*The data*:
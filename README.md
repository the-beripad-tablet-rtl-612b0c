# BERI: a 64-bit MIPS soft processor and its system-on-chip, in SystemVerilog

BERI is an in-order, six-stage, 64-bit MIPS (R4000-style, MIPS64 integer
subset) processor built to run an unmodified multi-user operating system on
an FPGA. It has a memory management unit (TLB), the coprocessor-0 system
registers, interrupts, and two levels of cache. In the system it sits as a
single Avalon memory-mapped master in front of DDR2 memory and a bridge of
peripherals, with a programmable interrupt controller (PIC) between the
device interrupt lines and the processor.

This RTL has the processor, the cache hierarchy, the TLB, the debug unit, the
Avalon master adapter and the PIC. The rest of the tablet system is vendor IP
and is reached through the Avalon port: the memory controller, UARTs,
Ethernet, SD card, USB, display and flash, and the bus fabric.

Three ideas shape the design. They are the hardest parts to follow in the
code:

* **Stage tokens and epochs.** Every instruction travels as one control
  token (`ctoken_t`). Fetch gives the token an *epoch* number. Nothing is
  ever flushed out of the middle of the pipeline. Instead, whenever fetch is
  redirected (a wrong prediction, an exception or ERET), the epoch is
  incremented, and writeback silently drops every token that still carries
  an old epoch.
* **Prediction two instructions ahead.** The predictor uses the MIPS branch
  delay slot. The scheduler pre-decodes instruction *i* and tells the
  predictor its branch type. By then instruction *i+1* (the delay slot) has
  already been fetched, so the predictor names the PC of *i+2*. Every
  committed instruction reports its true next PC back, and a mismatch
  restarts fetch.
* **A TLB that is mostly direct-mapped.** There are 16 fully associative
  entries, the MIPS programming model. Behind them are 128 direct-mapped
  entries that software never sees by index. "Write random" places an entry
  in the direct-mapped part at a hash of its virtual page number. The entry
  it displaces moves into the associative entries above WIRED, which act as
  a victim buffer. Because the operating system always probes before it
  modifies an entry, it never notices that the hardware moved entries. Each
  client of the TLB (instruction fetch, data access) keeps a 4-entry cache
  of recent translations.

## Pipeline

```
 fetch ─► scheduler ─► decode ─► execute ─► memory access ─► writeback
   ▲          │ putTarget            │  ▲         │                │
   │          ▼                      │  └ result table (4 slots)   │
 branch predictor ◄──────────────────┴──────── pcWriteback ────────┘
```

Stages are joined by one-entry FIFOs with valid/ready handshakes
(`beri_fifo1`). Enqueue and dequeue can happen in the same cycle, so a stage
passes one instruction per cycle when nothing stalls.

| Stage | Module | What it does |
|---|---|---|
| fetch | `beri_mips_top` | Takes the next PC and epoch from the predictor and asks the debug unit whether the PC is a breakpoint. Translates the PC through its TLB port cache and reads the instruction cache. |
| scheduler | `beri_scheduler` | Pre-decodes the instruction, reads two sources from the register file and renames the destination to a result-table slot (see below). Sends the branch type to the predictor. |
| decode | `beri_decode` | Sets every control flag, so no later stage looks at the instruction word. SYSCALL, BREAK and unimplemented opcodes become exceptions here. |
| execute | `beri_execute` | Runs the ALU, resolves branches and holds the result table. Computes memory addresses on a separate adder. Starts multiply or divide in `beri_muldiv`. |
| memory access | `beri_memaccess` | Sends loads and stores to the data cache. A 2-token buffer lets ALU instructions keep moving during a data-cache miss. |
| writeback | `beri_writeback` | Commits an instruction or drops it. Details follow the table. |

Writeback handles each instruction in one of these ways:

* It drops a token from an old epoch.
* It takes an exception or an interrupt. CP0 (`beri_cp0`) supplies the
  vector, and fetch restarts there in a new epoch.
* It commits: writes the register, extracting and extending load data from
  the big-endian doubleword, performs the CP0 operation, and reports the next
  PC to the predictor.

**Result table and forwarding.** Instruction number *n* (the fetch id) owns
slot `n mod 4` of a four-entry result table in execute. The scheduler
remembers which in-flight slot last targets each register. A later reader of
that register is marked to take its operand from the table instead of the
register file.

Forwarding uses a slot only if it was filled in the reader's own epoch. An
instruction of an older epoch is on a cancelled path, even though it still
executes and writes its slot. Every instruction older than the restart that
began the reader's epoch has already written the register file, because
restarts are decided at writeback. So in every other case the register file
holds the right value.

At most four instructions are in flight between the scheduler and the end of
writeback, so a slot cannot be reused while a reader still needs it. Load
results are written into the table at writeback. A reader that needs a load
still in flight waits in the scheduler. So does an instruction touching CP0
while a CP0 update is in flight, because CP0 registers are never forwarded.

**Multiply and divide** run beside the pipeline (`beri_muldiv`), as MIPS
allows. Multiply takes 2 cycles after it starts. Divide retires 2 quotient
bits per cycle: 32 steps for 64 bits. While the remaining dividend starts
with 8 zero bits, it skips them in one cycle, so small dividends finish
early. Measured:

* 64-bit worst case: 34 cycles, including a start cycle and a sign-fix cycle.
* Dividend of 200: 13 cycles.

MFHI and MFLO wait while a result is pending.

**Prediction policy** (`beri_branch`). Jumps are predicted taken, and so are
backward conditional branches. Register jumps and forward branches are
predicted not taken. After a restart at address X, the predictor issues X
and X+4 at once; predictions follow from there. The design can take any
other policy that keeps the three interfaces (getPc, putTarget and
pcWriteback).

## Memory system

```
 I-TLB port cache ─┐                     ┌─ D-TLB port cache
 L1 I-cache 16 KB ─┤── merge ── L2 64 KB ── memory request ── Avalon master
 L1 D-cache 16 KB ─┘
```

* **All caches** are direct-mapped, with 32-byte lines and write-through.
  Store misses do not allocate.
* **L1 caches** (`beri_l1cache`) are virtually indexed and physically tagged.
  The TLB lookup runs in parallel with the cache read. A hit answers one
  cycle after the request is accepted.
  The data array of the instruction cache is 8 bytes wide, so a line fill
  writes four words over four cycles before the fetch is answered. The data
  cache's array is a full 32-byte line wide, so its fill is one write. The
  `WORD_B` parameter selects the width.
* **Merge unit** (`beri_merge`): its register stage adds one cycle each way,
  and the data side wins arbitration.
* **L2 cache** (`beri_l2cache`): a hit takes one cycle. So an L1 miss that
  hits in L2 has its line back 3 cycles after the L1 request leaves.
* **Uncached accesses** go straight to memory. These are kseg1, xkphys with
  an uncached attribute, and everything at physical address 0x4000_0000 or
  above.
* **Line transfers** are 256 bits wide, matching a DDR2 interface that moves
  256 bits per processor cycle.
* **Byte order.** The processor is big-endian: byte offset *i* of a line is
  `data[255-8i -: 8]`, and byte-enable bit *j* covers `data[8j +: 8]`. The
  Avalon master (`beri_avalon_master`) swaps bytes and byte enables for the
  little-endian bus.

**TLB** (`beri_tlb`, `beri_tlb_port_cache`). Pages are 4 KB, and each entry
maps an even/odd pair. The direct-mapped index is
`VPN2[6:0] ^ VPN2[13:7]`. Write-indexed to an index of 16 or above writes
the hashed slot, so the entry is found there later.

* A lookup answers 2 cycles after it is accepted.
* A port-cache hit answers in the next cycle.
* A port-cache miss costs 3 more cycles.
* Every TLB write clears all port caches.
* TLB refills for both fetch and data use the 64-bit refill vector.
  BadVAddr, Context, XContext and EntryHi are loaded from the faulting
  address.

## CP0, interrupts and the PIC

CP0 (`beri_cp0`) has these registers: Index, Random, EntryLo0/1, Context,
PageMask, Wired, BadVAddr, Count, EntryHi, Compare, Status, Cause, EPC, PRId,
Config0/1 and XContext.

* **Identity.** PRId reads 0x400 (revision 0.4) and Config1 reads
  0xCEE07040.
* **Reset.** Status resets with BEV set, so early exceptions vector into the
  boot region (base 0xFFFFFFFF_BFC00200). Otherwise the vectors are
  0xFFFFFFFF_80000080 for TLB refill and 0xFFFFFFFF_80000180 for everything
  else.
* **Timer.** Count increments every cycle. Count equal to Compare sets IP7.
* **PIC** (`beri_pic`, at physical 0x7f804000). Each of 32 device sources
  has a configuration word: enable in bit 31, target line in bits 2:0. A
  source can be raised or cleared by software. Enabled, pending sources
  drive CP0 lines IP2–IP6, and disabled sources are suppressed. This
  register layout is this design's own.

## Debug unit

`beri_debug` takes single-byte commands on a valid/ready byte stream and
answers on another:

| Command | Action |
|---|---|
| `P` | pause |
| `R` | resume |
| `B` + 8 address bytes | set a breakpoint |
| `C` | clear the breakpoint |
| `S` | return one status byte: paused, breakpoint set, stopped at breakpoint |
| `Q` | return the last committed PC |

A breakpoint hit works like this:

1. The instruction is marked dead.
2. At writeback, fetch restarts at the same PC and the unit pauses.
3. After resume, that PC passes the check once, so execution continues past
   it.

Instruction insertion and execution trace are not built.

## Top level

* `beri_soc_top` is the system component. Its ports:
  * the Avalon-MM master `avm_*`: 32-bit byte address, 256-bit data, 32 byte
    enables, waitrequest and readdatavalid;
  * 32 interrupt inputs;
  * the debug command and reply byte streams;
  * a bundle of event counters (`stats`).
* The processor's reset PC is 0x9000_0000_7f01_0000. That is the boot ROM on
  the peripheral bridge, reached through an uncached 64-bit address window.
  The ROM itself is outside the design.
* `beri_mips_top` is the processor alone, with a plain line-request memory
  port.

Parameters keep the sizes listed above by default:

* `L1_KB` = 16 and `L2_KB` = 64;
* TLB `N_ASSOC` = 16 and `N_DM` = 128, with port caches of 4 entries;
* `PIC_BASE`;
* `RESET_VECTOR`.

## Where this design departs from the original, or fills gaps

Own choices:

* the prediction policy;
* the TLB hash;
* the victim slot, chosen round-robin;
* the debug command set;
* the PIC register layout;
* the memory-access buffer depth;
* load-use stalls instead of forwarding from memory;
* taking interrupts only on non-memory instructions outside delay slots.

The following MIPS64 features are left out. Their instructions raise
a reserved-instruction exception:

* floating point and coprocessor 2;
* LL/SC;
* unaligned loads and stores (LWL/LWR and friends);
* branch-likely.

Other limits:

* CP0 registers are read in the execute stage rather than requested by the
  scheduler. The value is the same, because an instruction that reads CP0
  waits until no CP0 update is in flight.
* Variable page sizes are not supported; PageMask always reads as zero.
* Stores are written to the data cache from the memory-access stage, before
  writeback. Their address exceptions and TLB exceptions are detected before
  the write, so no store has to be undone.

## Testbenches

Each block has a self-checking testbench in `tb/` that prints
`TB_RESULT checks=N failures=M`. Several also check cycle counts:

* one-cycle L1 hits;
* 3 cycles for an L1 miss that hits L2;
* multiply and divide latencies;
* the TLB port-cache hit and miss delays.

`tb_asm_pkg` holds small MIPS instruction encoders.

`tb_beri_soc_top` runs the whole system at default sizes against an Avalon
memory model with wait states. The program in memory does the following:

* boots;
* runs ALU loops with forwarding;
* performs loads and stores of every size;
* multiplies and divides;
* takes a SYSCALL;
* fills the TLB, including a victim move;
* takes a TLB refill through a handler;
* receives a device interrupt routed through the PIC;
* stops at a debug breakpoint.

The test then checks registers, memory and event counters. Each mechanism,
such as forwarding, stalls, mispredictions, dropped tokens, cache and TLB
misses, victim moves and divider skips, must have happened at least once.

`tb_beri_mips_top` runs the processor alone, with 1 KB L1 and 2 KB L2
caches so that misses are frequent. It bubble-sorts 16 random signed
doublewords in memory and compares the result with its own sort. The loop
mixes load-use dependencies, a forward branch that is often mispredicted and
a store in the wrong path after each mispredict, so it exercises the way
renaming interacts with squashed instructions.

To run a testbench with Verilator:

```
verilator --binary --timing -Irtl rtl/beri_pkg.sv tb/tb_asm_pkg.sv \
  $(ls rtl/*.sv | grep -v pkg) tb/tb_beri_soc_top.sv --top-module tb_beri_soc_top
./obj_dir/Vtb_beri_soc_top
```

*Task item*:
Count each line of the listing that contains "passes" and give the count alone.

*Answer for the task*:
2